CloudSpring | Cloud Slice: Amazon Glacier

Amazon Glacier is a storage service launched by Amazon last month. In this edition of Cloud Slice, we will go through basics of Amazon Glacier.

When to use Amazon Glacier?

Amazon Glacier is meant for data that you want to store but you don’t need to access frequently. You don’t want to loose the data, but at the same time it should be accessible to you reliably when you need. Moreover if slower speed of data retrieval is not a concern, then Amazon Glacier is a perfect choice for archiving your data.

Frequency of retrieval is also an important factor to consider. Amazon has capped frequency and the amount of data you can retrieve without any fee to a percentage of your data volume. In short the total cost is combination of storage cost and cost of retrieval over and above free retrieval quota.

How does Amazon Glacier work?

Before we go into details let’s understand the terminology used. At highest level, data is separated by “Vaults”. A vault can have archive files and archive itself might be a single large file or combination of multiple files. Security permissions and notifications can be set on vault.

Uploading and downloading data

Vaults can be created in AWS management console, but uploading and retrieving data can be done only through APIs. For upload larger than 100MB multi-part is suggested as a reliable operation. For retrieving the data, you make a request, which will create a retrieval job. The job is typically done in 3-5 hours, after which the data is available for download up to 24 hours. You can check the status of job using API or can be notified using notification.
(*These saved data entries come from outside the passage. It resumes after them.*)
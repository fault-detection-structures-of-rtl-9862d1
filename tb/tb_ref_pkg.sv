// tb_ref_pkg: reference arithmetic for the testbenches, written independently
// of the RTL: plain GF(2^8) arithmetic with the AES polynomial, the AES
// S-box as affine(x^-1), the two sub-fields GF((2^2)^2) and GF(2^4) as
// bit-serial multiply-and-reduce, the isomorphisms delta and delta' as bit
// matrices, and an AES-128 encryption.  All inverses are found by search.
package tb_ref_pkg;

  function automatic int unsigned par8(input logic [7:0] v);
    return int'(^v);
  endfunction

  // ---- GF(2^8), z^8+z^4+z^3+z+1
  function automatic logic [7:0] mul8(input logic [7:0] a, input logic [7:0] b);
    logic [7:0] r;
    logic [7:0] aa;
    r  = '0;
    aa = a;
    for (int i = 0; i < 8; i++) begin
      if (b[i]) r ^= aa;
      aa = {aa[6:0], 1'b0} ^ (aa[7] ? 8'h1b : 8'h00);
    end
    return r;
  endfunction

  function automatic logic [7:0] inv8(input logic [7:0] a);
    for (int c = 1; c < 256; c++)
      if (mul8(a, 8'(c)) == 8'h01) return 8'(c);
    return 8'h00;
  endfunction

  function automatic logic [7:0] rotl8(input logic [7:0] v, input int n);
    return 8'((v << n) | (v >> (8 - n)));
  endfunction

  function automatic logic [7:0] affine(input logic [7:0] b);
    return b ^ rotl8(b, 1) ^ rotl8(b, 2) ^ rotl8(b, 3) ^ rotl8(b, 4) ^ 8'h63;
  endfunction

  function automatic logic [7:0] inv_affine(input logic [7:0] y);
    for (int c = 0; c < 256; c++)
      if (affine(8'(c)) == y) return 8'(c);
    return 8'h00;
  endfunction

  function automatic logic [7:0] sbox(input logic [7:0] x);
    return affine(inv8(x));
  endfunction

  function automatic logic [7:0] inv_sbox(input logic [7:0] y);
    return inv8(inv_affine(y));
  endfunction

  // ---- GF(2^2) = z^2+z+1, GF((2^2)^2) = z^2+z+phi, phi = 2
  function automatic logic [1:0] mul4(input logic [1:0] a, input logic [1:0] b);
    logic [2:0] p;
    p = '0;
    for (int i = 0; i < 2; i++) if (b[i]) p ^= 3'(a) << i;
    if (p[2]) p ^= 3'b111;
    return p[1:0];
  endfunction

  function automatic logic [3:0] mul16_gf1(input logic [3:0] a, input logic [3:0] b);
    logic [1:0] hh;
    hh = mul4(a[3:2], b[3:2]);
    return {hh ^ mul4(a[3:2], b[1:0]) ^ mul4(a[1:0], b[3:2]),
            mul4(hh, 2'b10) ^ mul4(a[1:0], b[1:0])};
  endfunction

  // ---- GF(2^4) = z^4+z+1
  function automatic logic [3:0] mul16_gf2(input logic [3:0] a, input logic [3:0] b);
    logic [6:0] p;
    p = '0;
    for (int i = 0; i < 4; i++) if (b[i]) p ^= 7'(a) << i;
    for (int i = 6; i >= 4; i--) if (p[i]) p ^= 7'(5'b10011) << (i - 4);
    return p[3:0];
  endfunction

  function automatic logic [3:0] inv16(input logic [3:0] a, input bit gf2);
    for (int c = 1; c < 16; c++)
      if ((gf2 ? mul16_gf2(a, 4'(c)) : mul16_gf1(a, 4'(c))) == 4'h1) return 4'(c);
    return 4'h0;
  endfunction

  // ---- isomorphisms as bit matrices: row r lists which x bits make eta_r
  localparam logic [7:0] DELTA1 [8] = '{8'b0100_0011, 8'b0101_0010, 8'b1001_1110, 8'b1100_0110,
                                       8'b1010_1110, 8'b1010_1100, 8'b1101_1110, 8'b1010_0000};
  localparam logic [7:0] DELTA2 [8] = '{8'b0111_0001, 8'b0000_0110, 8'b1000_0010, 8'b0001_0100,
                                       8'b0111_0000, 8'b1101_0010, 8'b1010_1100, 8'b1010_0000};

  function automatic logic [7:0] delta(input logic [7:0] x, input bit gf2);
    logic [7:0] e;
    for (int r = 0; r < 8; r++) e[r] = ^(x & (gf2 ? DELTA2[r] : DELTA1[r]));
    return e;
  endfunction

  function automatic logic [7:0] delta_inv(input logic [7:0] e, input bit gf2);
    for (int c = 0; c < 256; c++)
      if (delta(8'(c), gf2) == e) return 8'(c);
    return 8'h00;
  endfunction

  // ---- composite-field values of the S-box path for eta (either field)
  function automatic logic [3:0] norm(input logic [7:0] e, input bit gf2);
    logic [3:0] h, l;
    h = e[7:4];
    l = e[3:0];
    if (gf2) return mul16_gf2(mul16_gf2(h, h), 4'hE) ^ mul16_gf2(h, l) ^ mul16_gf2(l, l);
    else     return mul16_gf1(mul16_gf1(h, h), 4'hC) ^ mul16_gf1(h, l) ^ mul16_gf1(l, l);
  endfunction

  // ---- AES-128 encryption, byte k of a block at bits [127-8k -: 8]
  function automatic logic [127:0] aes128_encrypt(input logic [127:0] key, input logic [127:0] pt,
                                                  input int nr);
    logic [7:0]  s [16];
    logic [7:0]  t [16];
    logic [31:0] w [4];
    logic [7:0]  rc;
    logic [7:0]  a0, a1, a2, a3;
    logic [31:0] tmp;
    logic [127:0] o;
    for (int k = 0; k < 16; k++) s[k] = pt[127-8*k -: 8] ^ key[127-8*k -: 8];
    for (int i = 0; i < 4; i++) w[i] = key[127-32*i -: 32];
    rc = 8'h01;
    for (int rnd = 1; rnd <= nr; rnd++) begin
      tmp = {sbox(w[3][23:16]), sbox(w[3][15:8]), sbox(w[3][7:0]), sbox(w[3][31:24])};
      w[0] = w[0] ^ tmp ^ {rc, 24'h0};
      w[1] = w[1] ^ w[0];
      w[2] = w[2] ^ w[1];
      w[3] = w[3] ^ w[2];
      rc = mul8(rc, 8'h02);
      for (int k = 0; k < 16; k++) t[k] = sbox(s[k]);
      for (int c = 0; c < 4; c++)
        for (int r = 0; r < 4; r++) s[4*c+r] = t[4*((c+r)%4)+r];
      if (rnd != nr)
        for (int c = 0; c < 4; c++) begin
          a0 = s[4*c]; a1 = s[4*c+1]; a2 = s[4*c+2]; a3 = s[4*c+3];
          s[4*c]   = mul8(a0, 8'h02) ^ mul8(a1, 8'h03) ^ a2 ^ a3;
          s[4*c+1] = a0 ^ mul8(a1, 8'h02) ^ mul8(a2, 8'h03) ^ a3;
          s[4*c+2] = a0 ^ a1 ^ mul8(a2, 8'h02) ^ mul8(a3, 8'h03);
          s[4*c+3] = mul8(a0, 8'h03) ^ a1 ^ a2 ^ mul8(a3, 8'h02);
        end
      for (int k = 0; k < 16; k++) s[k] ^= w[k/4][31-8*(k%4) -: 8];
    end
    for (int k = 0; k < 16; k++) o[127-8*k -: 8] = s[k];
    return o;
  endfunction

endpackage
For moving large amounts of data, AWS Import/Export is a better option. AWS Import/Export bypasses internet and upload data directly to Amazon cloud and can be cost effective for large amounts of data.

Conclusion

Amazon Glacier is a reliable and secure storage service for data that needs to be archived and needs to be retrieved at leisure and rather infrequently. It frees you up from maintaining the servers and associated costs in security and backups.